## Your instructions
Those lines of the material below that fall between its first line and the line with "localparam int DELAY", both included, are to be repeated exactly.

## Data for the task
// tb_hwo_top: end-to-end test of hwo_top at reduced sizes (4 ball slots, 32-word FIFOs, 20-cycle slices,
// 200-cycle reconfiguration, 24x12 video frames).
// It runs the three designs one after the other:
//   dataflow  random operands every cycle, P1 checked two cycles later;
//   Pong      a ball that bounces off both bars and the bottom wall, bar
//             moves, a ball that leaves the field, and more balls than slots;
//   audio     a stereo stream at a fixed sample period through no effect, one
//             effect, and all four effects sharing the dynamic area, then a
//             burst that fills the FIFOs and blocks the source. Every output
//             sample is compared with a reference chain;
//   video     one frame through gamma correction and edge detection,
//             compared pixel by pixel with a reference.
// The configuration port is a behavioural model with a fixed reconfiguration
// time. Each mechanism (reconfiguration, context save and restore, turn
// switch, a loaded object kept, data held for an unloaded object, blocked
// source, bar hit, wall bounce, ball finished, slot full) is counted and must
// have happened at least once. The longest time a sample took from input to
// the output FIFO is printed.
module tb_hwo_top;
  import hwo_pkg::*;
  import tb_audio_ref_pkg::*;
  localparam int NB     = 4;      // ball slots
  localparam int SLICE  = 20;   // cycles per object and turn
  localparam int DEPTH  = 32;   // FIFO words
  localparam int DELAY  = 4;   // echo delay
  localparam int RC     = 200;      // reconfiguration time in cycles
  localparam int PERIOD = 80;  // cycles per audio sample
  localparam int NSAMP  = 300;   // samples with all four effects
  localparam int NBURST = 200;  // samples in the burst

  logic clk = 0, rst_n = 0;
  logic [31:0] df_x1, df_y1, df_x2, df_y2, df_p1;
  logic pong_cmd_valid, pong_tick, pong_add_rejected;
  logic [2:0] pong_cmd;
  logic signed [7:0] pong_new_x, pong_new_y;
  logic [NB-1:0] pong_ball_alive, pong_ball_hit_bar, pong_ball_finished;
  logic signed [7:0] pong_ball_x [NB], pong_ball_y [NB], pong_bar_x [2], pong_bar_y [2];
  logic aud_in_valid, aud_in_ready, aud_out_valid, aud_out_ready;
  logic [31:0] aud_in_data, aud_out_data;
  logic fx_inst_valid, fx_inst_add, icap_start, icap_done, fx_running, fx_stopping, fx_route_miss;
  logic [3:0] fx_inst_obj, icap_obj, fx_loaded, fx_active;
  logic [$clog2(DEPTH+1)-1:0] aud_out_fill;
  int n_reconf; logic icap_busy;
  logic vid_gamma_en, vid_edge_en, vid_in_valid, vid_out_valid;
  logic [23:0] vid_in_pixel, vid_out_pixel;
  int checks = 0, failures = 0;
  localparam int VW = 24, VH = 12;

  hwo_top #(.N_BALLS(4), .SLICE(20), .DEPTH(32), .DELAY(4), .VID_W(24), .VID_H(12)) dut (.*);
  icap_model #(.RECONF_CYCLES(RC)) u_icap (.clk, .rst_n, .start(icap_start), .done(icap_done),
                                          .n_reconf, .busy(icap_busy));

  always #5 clk = ~clk;

  initial begin
    repeat (2000000) @(posedge clk);
    failures++;
    $display("watchdog expired");
    $display("TB_RESULT checks=%0d failures=%0d", checks, failures);
    $finish;
  end

  task automatic chk(bit ok, string what);
    checks++;
    if (!ok) begin
      failures++;
      if (failures < 10) $display("FAIL %s at %0t", what, $time);
    end
  endtask

  // ------------------------------------------------------------ counters
  int n_df = 0, n_bar_hit = 0, n_wall = 0, n_finish = 0, n_reject = 0, n_barmove = 0;
  int n_ctx_save = 0, n_ctx_restore = 0, n_switch = 0, n_kept = 0, n_held = 0, n_blocked = 0;
  int n_out = 0, starved = 0;
  logic [3:0] last_loaded = 0;

  always @(posedge clk) if (rst_n) begin
    if (|pong_ball_hit_bar) n_bar_hit++;
    if (|pong_ball_finished) n_finish++;
    if (pong_add_rejected) n_reject++;
    if (dut.u_audio.u_area.wr_valid && dut.u_audio.u_area.wr_ready && dut.u_audio.u_area.wr_addr[4]) n_ctx_save++;
    if (dut.u_audio.u_area.ctx_valid && dut.u_audio.u_area.ctx_ready) n_ctx_restore++;
    if (fx_loaded != 0 && fx_loaded != last_loaded) begin
      if (last_loaded != 0) n_switch++;
      last_loaded <= fx_loaded;
    end
    // a sample waits in the FIFO of an object that is not configured
    for (int k = 0; k < 4; k++)
      if (dut.u_audio.m_count[k] != 0 && fx_loaded != 4'(k + 1)) n_held++;
    if (aud_in_valid && !aud_in_ready) n_blocked++;
  end

  // ------------------------------------------------------------ audio stream
  audio_ref ref_m = new(DELAY);
  logic [31:0] exp_q [$];
  longint t_in [$];
  longint cyc = 0, max_lat = 0;
  int n_in_left = 0, src_cnt = 0, snk_cnt = 0, src_period = PERIOD, snk_period = PERIOD;
  bit sink_on = 0, lat_on = 0;
  logic [3:0] cur_act = 0;

  always @(posedge clk) cyc <= cyc + 1;

  always @(posedge clk) if (rst_n) begin
    if (aud_in_valid && aud_in_ready) begin
      exp_q.push_back(ref_m.run(aud_in_data, cur_act));
      t_in.push_back(cyc);
      n_in_left <= n_in_left - 1;
    end
    src_cnt <= (src_cnt >= src_period - 1) ? 0 : src_cnt + 1;
    snk_cnt <= (snk_cnt >= snk_period - 1) ? 0 : snk_cnt + 1;
    aud_in_data <= $urandom;
    // latency: input to arrival in the output FIFO
    if (dut.u_audio.u_matrix.f_wr_en[8]) begin
      if (lat_on && t_in.size() > 0 && cyc - t_in[0] > max_lat) max_lat = cyc - t_in[0];
      if (t_in.size() > 0) void'(t_in.pop_front());
    end
    if (aud_out_ready) begin
      if (aud_out_valid) begin
        chk(exp_q.size() > 0 && aud_out_data == exp_q[0], "audio sample");
        if (exp_q.size() > 0) void'(exp_q.pop_front());
        n_out++;
      end else if (exp_q.size() > 0) starved++;
    end
  end
  assign aud_in_valid  = rst_n && n_in_left > 0 && src_cnt == 0;
  assign aud_out_ready = sink_on && snk_cnt == 0;

  task automatic inst(logic [3:0] o, bit add);
    @(negedge clk); fx_inst_valid = 1; fx_inst_obj = o; fx_inst_add = add;
    @(negedge clk); fx_inst_valid = 0;
  endtask

  task automatic audio_phase(logic [3:0] act, int n, int margin, int period);
    for (int k = 0; k < 4; k++) if (act[k] != cur_act[k]) inst(4'(k + 1), act[k]);
    cur_act = act;
    repeat (10) @(posedge clk);
    @(negedge clk);
    sink_on = 0;
    src_period = period;
    snk_period = period;
    n_in_left = n;
    repeat (margin) @(posedge clk);
    @(negedge clk);
    sink_on = 1;
    while (n_in_left > 0) @(posedge clk);
    while (exp_q.size() > 0) @(posedge clk);
    repeat (5) @(posedge clk);
    $display("audio phase %b: %0d samples out, %0d reconfigurations, t=%0d cycles", act, n_out, n_reconf, cyc);
  endtask

  // ------------------------------------------------------------ video
  logic [23:0] vexp_q [$];
  int n_vid = 0;
  always @(posedge clk) if (rst_n && vid_out_valid) begin
    chk(vexp_q.size() > 0 && vid_out_pixel == vexp_q[0], "video pixel");
    if (vexp_q.size() > 0) void'(vexp_q.pop_front());
    n_vid++;
  end

  function automatic int gam(int v);
    return $rtoi(255.0 * $pow(real'(v) / 255.0, 1.0 / 2.2) + 0.5);
  endfunction

  task automatic video_frame();
    int l [VH][VW];
    @(negedge clk);
    vid_gamma_en = 1; vid_edge_en = 1;
    for (int y = 0; y < VH; y++) for (int x = 0; x < VW; x++) begin
      logic [23:0] p, g;
      p = ((x / 8 + y / 8) % 2) ? 24'hE0C0A0 : 24'h102030;   // checkerboard
      if (x % 5 == 0) p = $urandom;
      g = {8'(gam(p[23:16])), 8'(gam(p[15:8])), 8'(gam(p[7:0]))};
      l[y][x] = (int'(g[23:16]) * 77 + int'(g[15:8]) * 150 + int'(g[7:0]) * 29) / 256;
      if (x < 2 || y < 2) vexp_q.push_back(0);
      else begin
        int gx, gy, m;
        gx = (l[y-2][x] + 2 * l[y-1][x] + l[y][x]) - (l[y-2][x-2] + 2 * l[y-1][x-2] + l[y][x-2]);
        gy = (l[y][x-2] + 2 * l[y][x-1] + l[y][x]) - (l[y-2][x-2] + 2 * l[y-2][x-1] + l[y-2][x]);
        m = (gx < 0 ? -gx : gx) + (gy < 0 ? -gy : gy);
        if (m > 255) m = 255;
        vexp_q.push_back({8'(m), 8'(m), 8'(m)});
      end
      vid_in_valid = 1; vid_in_pixel = p;
      @(negedge clk);
    end
    vid_in_valid = 0;
    repeat (4) @(negedge clk);
    chk(vexp_q.size() == 0 && n_vid == VW * VH, "video frame complete");
    $display("video frame %0dx%0d done, t=%0d cycles", VW, VH, cyc);
  endtask

  // ------------------------------------------------------------ Pong helpers
  task automatic pong(bit cv, int c, int nx, int ny, bit tk);
    @(negedge clk);
    pong_cmd_valid = cv; pong_cmd = 3'(c); pong_new_x = 8'(nx); pong_new_y = 8'(ny); pong_tick = tk;
    @(negedge clk);
    pong_cmd_valid = 0; pong_tick = 0;
    @(negedge clk);   // pulses are counted one clock after they appear
    if (tk) for (int i = 0; i < NB; i++)
      if (pong_ball_alive[i] && (pong_ball_y[i] == 0 || pong_ball_y[i] == 40)) n_wall++;
  endtask

  initial begin
    df_x1 = 0; df_y1 = 0; df_x2 = 0; df_y2 = 0;
    pong_cmd_valid = 0; pong_cmd = 0; pong_new_x = 0; pong_new_y = 0; pong_tick = 0;
    fx_inst_valid = 0; fx_inst_obj = 0; fx_inst_add = 0;
    vid_gamma_en = 0; vid_edge_en = 0; vid_in_valid = 0; vid_in_pixel = 0;
    repeat (3) @(posedge clk);
    rst_n = 1;

    // ---------------- dataflow
    begin
      logic [31:0] e [$];
      for (int i = 0; i < 200; i++) begin
        @(negedge clk);
        if (i >= 2) begin
          chk(df_p1 == e[0], "dataflow P1");
          void'(e.pop_front());
          n_df++;
        end
        df_x1 = $urandom; df_y1 = $urandom; df_x2 = $urandom; df_y2 = $urandom;
        e.push_back((df_x1 + df_y1) * (df_x2 + df_y2));
      end
    end

    // ---------------- Pong
    pong(1, 5, 20, 0, 0);                         // ball at (20,0) in slot 0
    chk(pong_ball_alive[0] && pong_ball_x[0] == 20 && pong_ball_y[0] == 0, "ball created");
    for (int t = 0; t < 20; t++) pong(0, 0, 0, 0, 1);
    chk(pong_ball_x[0] == 40 && pong_ball_y[0] == 20 && n_bar_hit == 1, "hit right bar");
    for (int t = 0; t < 40; t++) pong(0, 0, 0, 0, 1);
    chk(pong_ball_x[0] == 0 && pong_ball_y[0] == 20 && n_bar_hit == 2, "hit left bar");
    pong(1, 1, 0, 0, 0);                          // bar 0 up
    pong(1, 4, 0, 0, 0);                          // bar 1 down
    chk(pong_bar_y[0] == 19 && pong_bar_y[1] == 21, "bars moved");
    n_barmove += 2;
    pong(1, 5, 38, 5, 0);                         // ball in slot 1 about to leave
    for (int t = 0; t < 3; t++) pong(0, 0, 0, 0, 1);
    chk(!pong_ball_alive[1] && n_finish == 1, "ball left the field");
    for (int i = 0; i < NB; i++) pong(1, 5, 10, 10, 0);   // NB-1 slots free
    chk(&pong_ball_alive && n_reject == 1, "slots full, one request dropped");

    // ---------------- video
    video_frame();

    // ---------------- audio
    audio_phase(4'b0000, 20, 2 * PERIOD, PERIOD);
    chk(n_reconf == 0, "no reconfiguration without effects");
    audio_phase(4'b0001, 40, 2 * PERIOD + RC, PERIOD);
    chk(n_reconf == 1, "single effect loaded once");
    n_kept = (n_reconf == 1 && fx_loaded == 1) ? 1 : 0;
    begin
      automatic int s0 = starved;
      lat_on = 1;
      audio_phase(4'b1111, NSAMP, 2 * 4 * (RC + SLICE + 10), PERIOD);
      lat_on = 0;
      chk(starved == s0, "uninterrupted output with four effects");
      chk(n_blocked == 0, "source not blocked at the sample rate");
    end
    audio_phase(4'b1111, NBURST, 0, 1);           // burst: one sample per cycle
    chk(n_out == 60 + NSAMP + NBURST, "all samples out");
    chk(fx_route_miss == 0, "no unrouted word");

    $display("dataflow %0d, bar hits %0d, wall bounces %0d, finished %0d, rejected %0d, bar moves %0d",
             n_df, n_bar_hit, n_wall, n_finish, n_reject, n_barmove);
    $display("reconfigurations %0d, context words saved %0d restored %0d, switches %0d, kept %0d, held %0d, blocked %0d",
             n_reconf, n_ctx_save, n_ctx_restore, n_switch, n_kept, n_held, n_blocked);
    $display("max latency input->output FIFO: %0d cycles (%0d us at 100 MHz)", max_lat, max_lat / 100);
    chk(n_df > 0, "mechanism: dataflow");
    chk(n_vid > 0, "mechanism: video objects");
    chk(n_bar_hit > 0, "mechanism: bar hit");
    chk(n_wall > 0, "mechanism: wall bounce");
    chk(n_finish > 0, "mechanism: ball finished");
    chk(n_reject > 0, "mechanism: slots full");
    chk(n_barmove > 0, "mechanism: bar move");
    chk(n_reconf > 4, "mechanism: reconfiguration");
    chk(n_ctx_save > 0, "mechanism: context save");
    chk(n_ctx_restore > 0, "mechanism: context restore");
    chk(n_switch > 3, "mechanism: objects in turn");
    chk(n_kept > 0, "mechanism: single object kept");
    chk(n_held > 0, "mechanism: data held for unloaded object");
    chk(n_blocked > 0, "mechanism: source blocked by full FIFO");

    $display("TB_RESULT checks=%0d failures=%0d", checks, failures);
    $finish;
  end
endmodule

## Response to the task
// tb_hwo_top: end-to-end test of hwo_top at reduced sizes (4 ball slots, 32-word FIFOs, 20-cycle slices,
// 200-cycle reconfiguration, 24x12 video frames).
// It runs the three designs one after the other:
//   dataflow  random operands every cycle, P1 checked two cycles later;
//   Pong      a ball that bounces off both bars and the bottom wall, bar
//             moves, a ball that leaves the field, and more balls than slots;
//   audio     a stereo stream at a fixed sample period through no effect, one
//             effect, and all four effects sharing the dynamic area, then a
//             burst that fills the FIFOs and blocks the source. Every output
//             sample is compared with a reference chain;
//   video     one frame through gamma correction and edge detection,
//             compared pixel by pixel with a reference.
// The configuration port is a behavioural model with a fixed reconfiguration
// time. Each mechanism (reconfiguration, context save and restore, turn
// switch, a loaded object kept, data held for an unloaded object, blocked
// source, bar hit, wall bounce, ball finished, slot full) is counted and must
// have happened at least once. The longest time a sample took from input to
// the output FIFO is printed.
module tb_hwo_top;
  import hwo_pkg::*;
  import tb_audio_ref_pkg::*;
  localparam int NB     = 4;      // ball slots
  localparam int SLICE  = 20;   // cycles per object and turn
  localparam int DEPTH  = 32;   // FIFO words
  localparam int DELAY  = 4;   // echo delay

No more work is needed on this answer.